Some algorithms are more efficient than others. We would prefer to chose an efficient algorithm, so it would be nice to have metrics for comparing algorithm efficiency.
The complexity of an algorithm is a function describing the efficiency of the algorithm in terms of the amount of data the algorithm must process. Usually there are natural units for the domain and range of this function.
There are two main complexity measures of the efficiency of an algorithm:
Time complexity is a function describing the amount of time an algorithm takes in terms of the amount of input to the algorithm. "Time" can mean the number of memory accesses performed, the number of comparisons between integers, the number of times some inner loop is executed, or some other natural unit related to the amount of real time the algorithm will take.
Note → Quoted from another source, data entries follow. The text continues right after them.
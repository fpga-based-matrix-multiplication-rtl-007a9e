// Self-checking test of proc_sys_reset (HOLD = 16): outputs must be in reset
// while any source requests it, follow an asynchronous assertion without a
// clock edge, and leave reset together exactly HOLD + 3 rising edges after
// the request is withdrawn (two synchroniser stages, HOLD counting cycles,
// one output register). Each of the four sources is tried, and a request
// shorter than the hold time restarts the count.
module tb_proc_sys_reset;
  logic clk = 0;
  logic ext_reset_in = 0, aux_reset_in = 1, mb_debug_sys_rst = 0, dcm_locked = 1;
  logic mb_reset, bus_struct_reset, peripheral_reset, interconnect_aresetn, peripheral_aresetn;
  int checks = 0, failures = 0;
  bit clk_en = 1;

  proc_sys_reset #(.HOLD(16)) dut (
    .slowest_sync_clk(clk), .ext_reset_in(ext_reset_in), .aux_reset_in(aux_reset_in),
    .mb_debug_sys_rst(mb_debug_sys_rst), .dcm_locked(dcm_locked),
    .mb_reset(mb_reset), .bus_struct_reset(bus_struct_reset),
    .peripheral_reset(peripheral_reset), .interconnect_aresetn(interconnect_aresetn),
    .peripheral_aresetn(peripheral_aresetn)
  );

  always #5 if (clk_en) clk = ~clk;

  initial begin : watchdog
    #100000;
    failures++;
    $display("watchdog expired");
    $display("TB_RESULT checks=%0d failures=%0d", checks, failures);
    $finish;
  end

  function automatic bit in_reset();
    return mb_reset && bus_struct_reset && peripheral_reset && !interconnect_aresetn
           && !peripheral_aresetn;
  endfunction
  function automatic bit out_of_reset();
    return !mb_reset && !bus_struct_reset && !peripheral_reset && interconnect_aresetn
           && peripheral_aresetn;
  endfunction

  task automatic check(string what, bit ok);
    checks++;
    if (!ok) begin failures++; $display("%s failed at %0t", what, $time); end
  endtask

  // release all sources, count edges until the outputs leave reset
  task automatic measure_release(string what);
    int n = 0;
    @(negedge clk);
    ext_reset_in = 1; aux_reset_in = 1; mb_debug_sys_rst = 0; dcm_locked = 1;
    while (!out_of_reset() && n < 100) begin
      @(posedge clk); n++;
      #1 check({what, ": outputs move together"}, in_reset() || out_of_reset());
    end
    check({what, ": release after HOLD+3 edges"}, n == 19);
    if (n != 19) $display("  released after %0d edges", n);
  endtask

  initial begin
    @(posedge clk);
    #1 check("reset after the first clock edge", in_reset());
    repeat (5) @(posedge clk);
    #1 check("held while ext_reset_in low", in_reset());
    measure_release("ext_reset_in");
    repeat (5) @(posedge clk);
    #1 check("stays out of reset", out_of_reset());
    // asynchronous assertion with the clock stopped
    @(negedge clk); clk_en = 0;
    #2 aux_reset_in = 0;
    #1 check("aux_reset_in asserts without a clock", in_reset());
    #5 clk_en = 1;
    measure_release("aux_reset_in");
    @(negedge clk); mb_debug_sys_rst = 1;
    #1 check("mb_debug_sys_rst asserts", in_reset());
    measure_release("mb_debug_sys_rst");
    @(negedge clk); dcm_locked = 0;
    #1 check("dcm_locked low asserts", in_reset());
    measure_release("dcm_locked");
    // short glitch during the hold restarts the count
    @(negedge clk); ext_reset_in = 0;
    @(negedge clk); ext_reset_in = 1;
    repeat (10) @(posedge clk);
    @(negedge clk); ext_reset_in = 0;
    #1 check("second request during hold", in_reset());
    measure_release("restart");
    $display("TB_RESULT checks=%0d failures=%0d", checks, failures);
    $finish;
  end
endmodule
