// tb_gf4_mul_q: self-checking testbench for the voltage-domain GF(4)
// multiplier.
//
// Applies all 16 digit pairs at the nominal levels 0, 1, 2, 3 V, then 300
// random pairs with each input up to +-0.4 V off its level. The expected
// output is the nominal voltage of the GF(4) product (computed here by
// polynomial multiplication reduced by x^2 + x + 1), except for X = 1, where
// the network passes the Y input voltage itself. Tolerance 1 mV.
module tb_gf4_mul_q;
  real x_v, y_v, p_v;
  int  checks = 0, failures = 0;

  gf4_mul_q dut (.x_v(x_v), .y_v(y_v), .p_v(p_v));

  function automatic int gf_mul_ref(int a, int b);
    int r = 0;
    for (int k = 0; k < 2; k++) if (b[k]) r ^= (a << k);
    if (r[2]) r ^= 3'b111;
    return r & 3;
  endfunction

  task automatic apply(int i, int j, real dx, real dy);
    real expected;
    x_v = real'(i) + dx;
    y_v = real'(j) + dy;
    #10;
    expected = (i == 1) ? y_v : real'(gf_mul_ref(i, j));
    checks++;
    if (p_v < expected - 0.001 || p_v > expected + 0.001) begin
      failures++;
      $display("FAIL X=%0d Y=%0d (%f V, %f V) got=%f V expected=%f V",
               i, j, x_v, y_v, p_v, expected);
    end
  endtask

  initial begin : watchdog
    #1000000;
    failures++;
    $display("watchdog expired");
    $display("TB_RESULT checks=%0d failures=%0d", checks, failures);
    $finish;
  end

  initial begin : stimulus
    for (int i = 0; i < 4; i++)
      for (int j = 0; j < 4; j++)
        apply(i, j, 0.0, 0.0);
    for (int n = 0; n < 300; n++) begin
      int  i, j;
      real dx, dy;
      i  = int'($urandom_range(3, 0));
      j  = int'($urandom_range(3, 0));
      dx = (real'($urandom_range(800, 0)) - 400.0) / 1000.0;
      dy = (real'($urandom_range(800, 0)) - 400.0) / 1000.0;
      apply(i, j, dx, dy);
    end
    $display("TB_RESULT checks=%0d failures=%0d", checks, failures);
    $finish;
  end
endmodule
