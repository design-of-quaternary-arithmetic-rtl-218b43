// qau_core: digital core of the quaternary arithmetic unit.
//
// Takes two quaternary digits X and Y in their two-bit code and computes all
// six operations of the unit side by side: modulo-4 addition, subtraction
// and multiplication, and GF(4) addition, subtraction and multiplication.
// Each cell is the gate network of the original design; gathering them
// behind one pair of inputs and one result struct is this design's choice
// (the original draws every operation as a circuit of its own).
// Purely combinational: the results follow the inputs with a few gate delays.
module qau_core
  import qau_pkg::qdigit_t, qau_pkg::qau_result_t;
(
  input  qdigit_t     x,
  input  qdigit_t     y,
  output qau_result_t res,
  output logic [1:0]  gf_borrow   // borrows of the GF(4) subtractor cells
);
  mod4_add u_mod_add (.x, .y, .a (res.mod_add));
  mod4_sub u_mod_sub (.x, .y, .s (res.mod_sub));
  mod4_mul u_mod_mul (.x, .y, .m (res.mod_mul));
  gf4_add  u_gf_add  (.x, .y, .a (res.gf_add));
  gf4_sub  u_gf_sub  (.x, .y, .d (res.gf_sub), .borrow (gf_borrow));
  gf4_mul  u_gf_mul  (.x, .y, .p (res.gf_mul));
endmodule
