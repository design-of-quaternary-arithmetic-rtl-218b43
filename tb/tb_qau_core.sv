// tb_qau_core: exhaustive self-checking testbench for the digital core.
//
// For all 16 operand pairs, checks the six results and the two GF(4)
// subtractor borrows against references computed here: integer arithmetic
// modulo 4, bitwise XOR for GF(4) addition and subtraction, and polynomial
// multiplication reduced by x^2 + x + 1 for the GF(4) product.
module tb_qau_core;
  import qau_pkg::qdigit_t, qau_pkg::qau_result_t;

  qdigit_t     x, y;
  qau_result_t res;
  logic [1:0]  gf_borrow;
  int          checks = 0, failures = 0;

  qau_core dut (.x(x), .y(y), .res(res), .gf_borrow(gf_borrow));

  function automatic int gf_mul_ref(int a, int b);
    int r = 0;
    for (int k = 0; k < 2; k++) if (b[k]) r ^= (a << k);
    if (r[2]) r ^= 3'b111;
    return r & 3;
  endfunction

  task automatic check(string name, int got, int expected);
    checks++;
    if (got != expected) begin
      failures++;
      $display("FAIL %s x=%0d y=%0d got=%0d expected=%0d", name, x, y, got, expected);
    end
  endtask

  initial begin : watchdog
    #100000;
    failures++;
    $display("watchdog expired");
    $display("TB_RESULT checks=%0d failures=%0d", checks, failures);
    $finish;
  end

  initial begin : stimulus
    for (int i = 0; i < 4; i++) begin
      for (int j = 0; j < 4; j++) begin
        x = qdigit_t'(i);
        y = qdigit_t'(j);
        #10;
        check("mod_add", int'(res.mod_add), (i + j) % 4);
        check("mod_sub", int'(res.mod_sub), (i + 4 - j) % 4);
        check("mod_mul", int'(res.mod_mul), (i * j) % 4);
        check("gf_add",  int'(res.gf_add),  i ^ j);
        check("gf_sub",  int'(res.gf_sub),  i ^ j);
        check("gf_mul",  int'(res.gf_mul),  gf_mul_ref(i, j));
        check("gf_borrow", int'(gf_borrow), (~i & j) & 3);
      end
    end
    $display("TB_RESULT checks=%0d failures=%0d", checks, failures);
    $finish;
  end
endmodule
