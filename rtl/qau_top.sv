// qau_top: quaternary arithmetic unit, mixed-signal top (behavioural model).
//
// Two operands arrive as quaternary voltages (levels 0, 1, 2, 3 V on a 3 V
// supply). A quaternary-to-binary converter per operand decodes each into
// its two-bit code; the digital core computes modulo-4 addition,
// subtraction and multiplication and GF(4) addition, subtraction and
// multiplication in parallel; one binary-to-quaternary converter per result
// drives it back out as a quaternary voltage. The binary results are brought
// out as well. The converters and the arithmetic cells are those of the
// original design; sharing one input converter among all six cells and
// bringing every result out at once (there is no operation select) is this
// design's choice. gf_mul_v for X = 1 is the Y input voltage itself, passed
// on without being restored to its nominal level.
// Behavioural model: the voltage ports are real-valued. Combinational.
module qau_top
  import qau_pkg::*;
#(
  parameter real VDD = VDD_DEFAULT
) (
  input  real         x_v,
  input  real         y_v,
  output qau_result_t res,
  output logic [1:0]  gf_borrow,
  output real         mod_add_v,
  output real         mod_sub_v,
  output real         mod_mul_v,
  output real         gf_add_v,
  output real         gf_sub_v,
  output real         gf_mul_v
);
  qdigit_t x, y;

  q2b #(.VDD(VDD)) u_q2b_x (.qin(x_v), .b(x));
  q2b #(.VDD(VDD)) u_q2b_y (.qin(y_v), .b(y));

  qau_core u_core (.x, .y, .res, .gf_borrow);

  b2q #(.VDD(VDD)) u_b2q_mod_add (.msb(res.mod_add[1]), .lsb(res.mod_add[0]), .qout(mod_add_v));
  b2q #(.VDD(VDD)) u_b2q_mod_sub (.msb(res.mod_sub[1]), .lsb(res.mod_sub[0]), .qout(mod_sub_v));
  b2q #(.VDD(VDD)) u_b2q_mod_mul (.msb(res.mod_mul[1]), .lsb(res.mod_mul[0]), .qout(mod_mul_v));
  b2q #(.VDD(VDD)) u_b2q_gf_add  (.msb(res.gf_add[1]),  .lsb(res.gf_add[0]),  .qout(gf_add_v));
  b2q #(.VDD(VDD)) u_b2q_gf_sub  (.msb(res.gf_sub[1]),  .lsb(res.gf_sub[0]),  .qout(gf_sub_v));
  gf4_mul_q #(.VDD(VDD)) u_gf_mul_q (.x_v(x_v), .y_v(y_v), .p_v(gf_mul_v));
endmodule
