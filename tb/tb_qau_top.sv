// tb_qau_top: end-to-end testbench of the quaternary arithmetic unit.
//
// Drives the two quaternary voltage inputs of the full mixed-signal unit at
// its default parameters. Phase 1 applies all 16 pairs at the nominal levels
// 0, 1, 2, 3 V; phase 2 applies 400 random pairs, each input moved off its
// nominal level by up to +-0.4 V, to exercise the decoding margin of the
// down literal thresholds. For every pair it checks the six binary results,
// the GF(4) subtractor borrows and the six output voltages (nominal level of
// the expected result, within 1 mV; for the GF(4) product with X = 1, the Y
// input voltage, which that mux network passes straight on) against
// references computed here.
//
// It also counts how often each mechanism of the unit occurs: the carry
// from bit 0 into bit 1 of the modulo-4 adder, the modulo-4 wrap of the sum,
// the borrow-wrap of the modulo-4 difference (X < Y), a product of 4 or more
// folded modulo 4, a GF(4) product that needs the x^2 + x + 1 reduction, a
// GF(4) subtractor borrow, and an input decoded while off its nominal level.
// A mechanism that never occurs counts as a failure.
module tb_qau_top;
  import qau_pkg::qau_result_t;

  real         x_v, y_v;
  qau_result_t res;
  logic [1:0]  gf_borrow;
  real         mod_add_v, mod_sub_v, mod_mul_v, gf_add_v, gf_sub_v, gf_mul_v;
  int          checks = 0, failures = 0;

  int n_add_carry = 0, n_add_wrap = 0, n_sub_wrap = 0, n_mul_fold = 0;
  int n_gf_reduce = 0, n_gf_borrow = 0, n_off_level = 0;

  qau_top dut (
    .x_v, .y_v, .res, .gf_borrow,
    .mod_add_v, .mod_sub_v, .mod_mul_v, .gf_add_v, .gf_sub_v, .gf_mul_v
  );

  function automatic int gf_mul_ref(int a, int b);
    int r = 0;
    for (int k = 0; k < 2; k++) if (b[k]) r ^= (a << k);
    if (r[2]) r ^= 3'b111;
    return r & 3;
  endfunction

  task automatic check_digit(string name, int i, int j, int got, int expected);
    checks++;
    if (got != expected) begin
      failures++;
      $display("FAIL %s X=%0d Y=%0d got=%0d expected=%0d", name, i, j, got, expected);
    end
  endtask

  task automatic check_volt(string name, int i, int j, real got, int expected);
    checks++;
    if (got < expected - 0.001 || got > expected + 0.001) begin
      failures++;
      $display("FAIL %s X=%0d Y=%0d got=%f V expected=%0d V", name, i, j, got, expected);
    end
  endtask

  task automatic check_real(string name, int i, int j, real got, real expected);
    checks++;
    if (got < expected - 0.001 || got > expected + 0.001) begin
      failures++;
      $display("FAIL %s X=%0d Y=%0d got=%f V expected=%f V", name, i, j, got, expected);
    end
  endtask

  task automatic apply(int i, int j, real dx, real dy);
    int e_add, e_sub, e_mul, e_gadd, e_gmul;
    x_v = real'(i) + dx;
    y_v = real'(j) + dy;
    #10;
    e_add  = (i + j) % 4;
    e_sub  = (i + 4 - j) % 4;
    e_mul  = (i * j) % 4;
    e_gadd = i ^ j;
    e_gmul = gf_mul_ref(i, j);
    check_digit("mod_add", i, j, int'(res.mod_add), e_add);
    check_digit("mod_sub", i, j, int'(res.mod_sub), e_sub);
    check_digit("mod_mul", i, j, int'(res.mod_mul), e_mul);
    check_digit("gf_add",  i, j, int'(res.gf_add),  e_gadd);
    check_digit("gf_sub",  i, j, int'(res.gf_sub),  e_gadd);
    check_digit("gf_mul",  i, j, int'(res.gf_mul),  e_gmul);
    check_digit("gf_borrow", i, j, int'(gf_borrow), (~i & j) & 3);
    check_volt("mod_add_v", i, j, mod_add_v, e_add);
    check_volt("mod_sub_v", i, j, mod_sub_v, e_sub);
    check_volt("mod_mul_v", i, j, mod_mul_v, e_mul);
    check_volt("gf_add_v",  i, j, gf_add_v,  e_gadd);
    check_volt("gf_sub_v",  i, j, gf_sub_v,  e_gadd);
    // The voltage-domain GF(4) multiplier passes Y's own voltage for X = 1.
    if (i == 1) check_real("gf_mul_v", i, j, gf_mul_v, y_v);
    else        check_volt("gf_mul_v", i, j, gf_mul_v, e_gmul);
    if ((i & 1) && (j & 1))       n_add_carry++;
    if (i + j >= 4)               n_add_wrap++;
    if (i < j)                    n_sub_wrap++;
    if (i * j >= 4)               n_mul_fold++;
    if (i >= 2 && j >= 2)         n_gf_reduce++;
    if ((~i & j & 3) != 0)        n_gf_borrow++;
    if (dx != 0.0 || dy != 0.0)   n_off_level++;
  endtask

  task automatic require(string name, int count);
    $display("mechanism %-22s occurred %0d times", name, count);
    checks++;
    if (count == 0) begin
      failures++;
      $display("FAIL mechanism %s never occurred", name);
    end
  endtask

  initial begin : watchdog
    #1000000;
    failures++;
    $display("watchdog expired");
    $display("TB_RESULT checks=%0d failures=%0d", checks, failures);
    $finish;
  end

  initial begin : stimulus
    for (int i = 0; i < 4; i++)
      for (int j = 0; j < 4; j++)
        apply(i, j, 0.0, 0.0);
    for (int n = 0; n < 400; n++) begin
      int  i, j;
      real dx, dy;
      i  = int'($urandom_range(3, 0));
      j  = int'($urandom_range(3, 0));
      dx = (real'($urandom_range(800, 0)) - 400.0) / 1000.0;
      dy = (real'($urandom_range(800, 0)) - 400.0) / 1000.0;
      if (i == 0 && dx < 0.0) dx = -dx;   // stay inside the 0..3 V rail
      if (i == 3 && dx > 0.0) dx = -dx;
      if (j == 0 && dy < 0.0) dy = -dy;
      if (j == 3 && dy > 0.0) dy = -dy;
      apply(i, j, dx, dy);
    end
    require("mod4 add carry", n_add_carry);
    require("mod4 add wrap", n_add_wrap);
    require("mod4 sub wrap (X<Y)", n_sub_wrap);
    require("mod4 mul fold", n_mul_fold);
    require("GF(4) mul reduction", n_gf_reduce);
    require("GF(4) sub borrow", n_gf_borrow);
    require("off-level input", n_off_level);
    $display("TB_RESULT checks=%0d failures=%0d", checks, failures);
    $finish;
  end
endmodule
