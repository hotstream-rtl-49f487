// tb_agc: drives the ERF and Done directly, compares the address stream of
// the AGC with a nested-loop reference, and checks the timing: one address
// per cycle, one idle cycle when a loop level completes or a new parameter
// set is taken, and Wait released as soon as the pending set is taken
// (double buffering: the next set is written while the AGC runs).
module tb_agc;
  import hs_pkg::*;
  import m16_asm_pkg::*;
  logic clk = 0, rst_n = 0;
  always #5 clk = ~clk;
  int checks = 0, failures = 0;
  longint cyc = 0;
  always @(posedge clk) cyc++;

  logic [15:0] erf_q [ERF_N];
  logic        erf_we, done_i, wait_o, busy_o, addr_valid, addr_ready;
  logic [3:0]  erf_waddr;
  logic [15:0] erf_wdata;
  logic [31:0] addr_o;
  logic        rand_ready;

  agc #(.N_LOOPS(3), .ADDR_W(32)) dut (.*);

  uq_t exp_q;
  int unsigned got, stalls_seen;
  longint first_cyc, last_cyc;
  int idle_cycles;

  task automatic check(input bit cond, input string msg);
    checks++;
    if (!cond) begin failures++; $display("FAIL: %s", msg); end
  endtask

  initial begin
    #2000000; failures++; $display("TB_RESULT checks=%0d failures=%0d", checks, failures); $finish;
  end

  // consumer
  always @(negedge clk) addr_ready = rand_ready ? ($urandom_range(0, 2) != 0) : 1'b1;
  always @(posedge clk) if (rst_n) begin
    if (addr_valid && addr_ready) begin
      if (got == 0) first_cyc = cyc;
      last_cyc = cyc;
      got++;
      if (exp_q.size() == 0) begin
        checks++; failures++; $display("FAIL: unexpected address %0d", addr_o);
      end else begin
        automatic int unsigned e = exp_q.pop_front();
        checks++;
        if (addr_o != e) begin failures++; $display("FAIL: addr %0d exp %0d", addr_o, e); end
      end
    end else if (got > 0 && exp_q.size() > 0) idle_cycles++;
  end

  task automatic erf_write(int unsigned idx, logic [15:0] v);
    @(negedge clk); erf_we = 1; erf_waddr = 4'(idx); erf_wdata = v;
    @(negedge clk); erf_we = 0;
  endtask

  task automatic set_params(int unsigned m, int inc, int unsigned init,
                            int unsigned r[3], int li[3]);
    erf_write(ERF_LB_MULT, 16'(m));
    erf_write(ERF_LB_INC, 16'(inc));
    erf_write(ERF_LB_INIT_LO, init[15:0]);
    erf_write(ERF_LB_INIT_HI, init[31:16]);
    for (int k = 0; k < 3; k++) begin
      erf_write(erf_lc_reset(k), 16'(r[k]));
      erf_write(erf_lc_inc(k), 16'(li[k]));
    end
    agc_ref(exp_q, m, inc, init, r, li);
  endtask

  task automatic pulse_done();
    @(negedge clk); done_i = 1; @(negedge clk); done_i = 0;
  endtask

  task automatic wait_release();
    while (wait_o) @(negedge clk);
  endtask

  initial begin
    automatic int unsigned r[3];
    automatic int li[3];
    erf_we = 0; done_i = 0; erf_waddr = 0; erf_wdata = 0; rand_ready = 0;
    got = 0; idle_cycles = 0;
    repeat (3) @(posedge clk); rst_n = 1;
    // ERF reset values: mult 1, inc 1, every level one iteration
    check(erf_q[ERF_LB_MULT] === 1 && erf_q[ERF_LB_INC] === 1 && erf_q[erf_lc_reset(2)] === 1, "ERF reset values");

    // 1) linear, 64 addresses: 64 cycles, no idle
    r = '{64, 1, 1}; li = '{0, 0, 0};
    set_params(1, 1, 100, r, li);
    pulse_done();
    wait (exp_q.size() == 0); @(negedge clk);
    check(last_cyc - first_cyc === 63, $sformatf("linear: 64 addresses in %0d cycles", last_cyc - first_cyc + 1));
    check(idle_cycles === 0, "linear: no idle cycle");
    wait (!busy_o);

    // 2) tiled 8 x 5 with row stride 40: 4 row changes -> 4 idle cycles
    got = 0; idle_cycles = 0;
    r = '{8, 5, 1}; li = '{40, 0, 0};
    set_params(1, 1, 32'h0001_0000, r, li);
    pulse_done();
    wait (exp_q.size() == 0); @(negedge clk);
    check(last_cyc - first_cyc + 1 === 40 + 4, $sformatf("tiled: 40 addresses in %0d cycles", last_cyc - first_cyc + 1));
    wait (!busy_o);

    // 3) 3 levels, signed increments and a multiplier, then a second set
    //    prepared while the first runs (double buffering)
    got = 0; idle_cycles = 0;
    r = '{3, 4, 2}; li = '{-100, 1000, 0};
    set_params(2, -1, 5000, r, li);
    pulse_done();
    wait_release();
    check(busy_o && !wait_o, "ERF released while the AGC runs");
    r = '{5, 2, 3}; li = '{7, 64, 0};
    set_params(1, 3, 200, r, li);
    check(exp_q.size() > 30, "second set prepared before the first finished");
    pulse_done();
    wait (exp_q.size() == 0); @(negedge clk);
    // 24 + 30 addresses; idle: (8 rows - 1) + 1 handover + (6 rows - 1)
    check(last_cyc - first_cyc + 1 === 54 + 7 + 1 + 5,
          $sformatf("back-to-back sets: %0d cycles", last_cyc - first_cyc + 1));
    wait (!busy_o);

    // 4) random back-pressure, random parameters
    rand_ready = 1;
    for (int t = 0; t < 6; t++) begin
      r = '{$urandom_range(0, 6), $urandom_range(1, 4), $urandom_range(1, 3)};
      li = '{int'($urandom_range(0, 200)) - 100, int'($urandom_range(0, 2000)) - 1000, 0};
      set_params($urandom_range(1, 2), int'($urandom_range(0, 10)) - 5, $urandom, r, li);
      pulse_done();
      wait_release();
    end
    wait (exp_q.size() == 0);
    repeat (5) @(negedge clk);
    check(!busy_o, "idle after last pattern");
    check(exp_q.size() === 0, "all addresses seen");
    $display("TB_RESULT checks=%0d failures=%0d", checks, failures);
    $finish;
  end
endmodule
We try to keep this idea of time separate from "wall clock" time, since many factors unrelated to the algorithm itself can affect the real time (like the language used, type of computing hardware, proficiency of the programmer, optimization in the compiler, etc.). It turns out that, if we chose the units wisely, all of the other stuff doesn't matter and we can get an independent measure of the efficiency of the algorithm.
Space complexity is a function describing the amount of memory (space) an algorithm takes in terms of the amount of input to the algorithm. We often speak of "extra" memory needed, not counting the memory needed to store the input itself. Space complexity is sometimes ignored because the space used is minimal and/or obvious, but sometimes it becomes as important an issue as time.